▶ [About this task] Could you give the records below again exactly as they stand?

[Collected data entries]

+---+

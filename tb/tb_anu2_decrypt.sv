// tb_anu2_decrypt: decrypts reference ciphertexts with the reference final
// key and expects the original plaintext after 13 enabled clocks (25 for a
// one-round-per-clock instance), with and without a ctr stall.
module tb_anu2_decrypt;
  import anu2_ref_pkg::*;
  logic clk = 1'b0, rst, ctr;
  logic [127:0] key;
  logic [31:0] c_msb, c_lsb, p_msb2, p_lsb2, p_msb1, p_lsb1;
  logic ready2, ready1;
  int checks = 0, failures = 0;

  anu2_decrypt dut2 (.clk, .rst, .ctr, .KEY(key), .C_MSBi(c_msb), .C_LSBi(c_lsb),
                     .P_MSBi(p_msb2), .P_LSBi(p_lsb2), .ANU_Ready(ready2));
  anu2_decrypt #(.ROUNDS(25), .UNROLL(1)) dut1 (
                     .clk, .rst, .ctr, .KEY(key), .C_MSBi(c_msb), .C_LSBi(c_lsb),
                     .P_MSBi(p_msb1), .P_LSBi(p_lsb1), .ANU_Ready(ready1));

  always #5 clk = ~clk;

  initial begin
    #200000;
    failures++;
    $display("TB_RESULT checks=%0d failures=%0d", checks, failures);
    $finish;
  end

  task automatic check(logic cond, string what);
    checks++;
    if (!cond) begin
      failures++;
      $display("FAIL %s at %0t", what, $time);
    end
  endtask

  task automatic one_block(logic [63:0] pt, logic [127:0] k, bit stall);
    logic [127:0] k_last;
    logic [63:0]  ct;
    int clocks = 0, stalled = 0;
    bit done2 = 0, done1 = 0;
    ct = ref_encrypt(pt, k, k_last);
    {c_msb, c_lsb} = ct;
    key = k_last;
    rst = 1'b1; ctr = 1'b1;
    @(posedge clk);
    #1 rst = 1'b0;
    @(posedge clk); #1;
    {c_msb, c_lsb} = ~ct;
    key = ~k_last;
    while (!(done2 && done1) && clocks < 60) begin
      if (stall && clocks == 7 && stalled < 2) begin
        ctr = 1'b0; stalled++;
      end else begin
        ctr = 1'b1;
        clocks++;
      end
      @(posedge clk); #1;
      if (ready2 && !done2) begin
        done2 = 1;
        check(clocks == 13, $sformatf("unroll 2 latency %0d clocks, expected 13", clocks));
      end
      if (ready1 && !done1) begin
        done1 = 1;
        check(clocks == 25, $sformatf("unroll 1 latency %0d clocks, expected 25", clocks));
      end
    end
    check({p_msb2, p_lsb2} == pt,
          $sformatf("plaintext %h expected %h (ct %h)", {p_msb2, p_lsb2}, pt, ct));
    check({p_msb1, p_lsb1} == pt, "plaintext of the one-round-per-clock unit");
  endtask

  initial begin
    one_block(64'h0, 128'h0, 1'b0);
    for (int i = 0; i < 20; i++) one_block(rand64(), rand128(), i[0]);
    $display("TB_RESULT checks=%0d failures=%0d", checks, failures);
    $finish;
  end
endmodule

+---+

▶ [Solved exercise]
filename tb/tb_anu2_decrypt.sv
// tb_anu2_decrypt: decrypts reference ciphertexts with the reference final
// key and expects the original plaintext after 13 enabled clocks (25 for a
// one-round-per-clock instance), with and without a ctr stall.
module tb_anu2_decrypt;
  import anu2_ref_pkg::*;
  logic clk = 1'b0, rst, ctr;
  logic [127:0] key;
  logic [31:0] c_msb, c_lsb, p_msb2, p_lsb2, p_msb1, p_lsb1;
  logic ready2, ready1;
  int checks = 0, failures = 0;

  anu2_decrypt dut2 (.clk, .rst, .ctr, .KEY(key), .C_MSBi(c_msb), .C_LSBi(c_lsb),
                     .P_MSBi(p_msb2), .P_LSBi(p_lsb2), .ANU_Ready(ready2));
  anu2_decrypt #(.ROUNDS(25), .UNROLL(1)) dut1 (
                     .clk, .rst, .ctr, .KEY(key), .C_MSBi(c_msb), .C_LSBi(c_lsb),
                     .P_MSBi(p_msb1), .P_LSBi(p_lsb1), .ANU_Ready(ready1));

  always #5 clk = ~clk;

  initial begin
    #200000;
    failures++;
    $display("TB_RESULT checks=%0d failures=%0d", checks, failures);
    $finish;
  end

  task automatic check(logic cond, string what);
    checks++;
    if (!cond) begin
      failures++;
      $display("FAIL %s at %0t", what, $time);
    end
  endtask

  task automatic one_block(logic [63:0] pt, logic [127:0] k, bit stall);
    logic [127:0] k_last;
    logic [63:0]  ct;
    int clocks = 0, stalled = 0;
    bit done2 = 0, done1 = 0;
    ct = ref_encrypt(pt, k, k_last);
    {c_msb, c_lsb} = ct;
    key = k_last;
    rst = 1'b1; ctr = 1'b1;
    @(posedge clk);
    #1 rst = 1'b0;
    @(posedge clk); #1;
    {c_msb, c_lsb} = ~ct;
    key = ~k_last;
    while (!(done2 && done1) && clocks < 60) begin
      if (stall && clocks == 7 && stalled < 2) begin
        ctr = 1'b0; stalled++;
      end else begin
        ctr = 1'b1;
        clocks++;
      end
      @(posedge clk); #1;
      if (ready2 && !done2) begin
        done2 = 1;
        check(clocks == 13, $sformatf("unroll 2 latency %0d clocks, expected 13", clocks));
      end
      if (ready1 && !done1) begin
        done1 = 1;
        check(clocks == 25, $sformatf("unroll 1 latency %0d clocks, expected 25", clocks));
      end
    end
    check({p_msb2, p_lsb2} == pt,
          $sformatf("plaintext %h expected %h (ct %h)", {p_msb2, p_lsb2}, pt, ct));
    check({p_msb1, p_lsb1} == pt, "plaintext of the one-round-per-clock unit");
  endtask

  initial begin
    one_block(64'h0, 128'h0, 1'b0);
    for (int i = 0; i < 20; i++) one_block(rand64(), rand128(), i[0]);
    $display("TB_RESULT checks=%0d failures=%0d", checks, failures);
    $finish;
  end
endmodule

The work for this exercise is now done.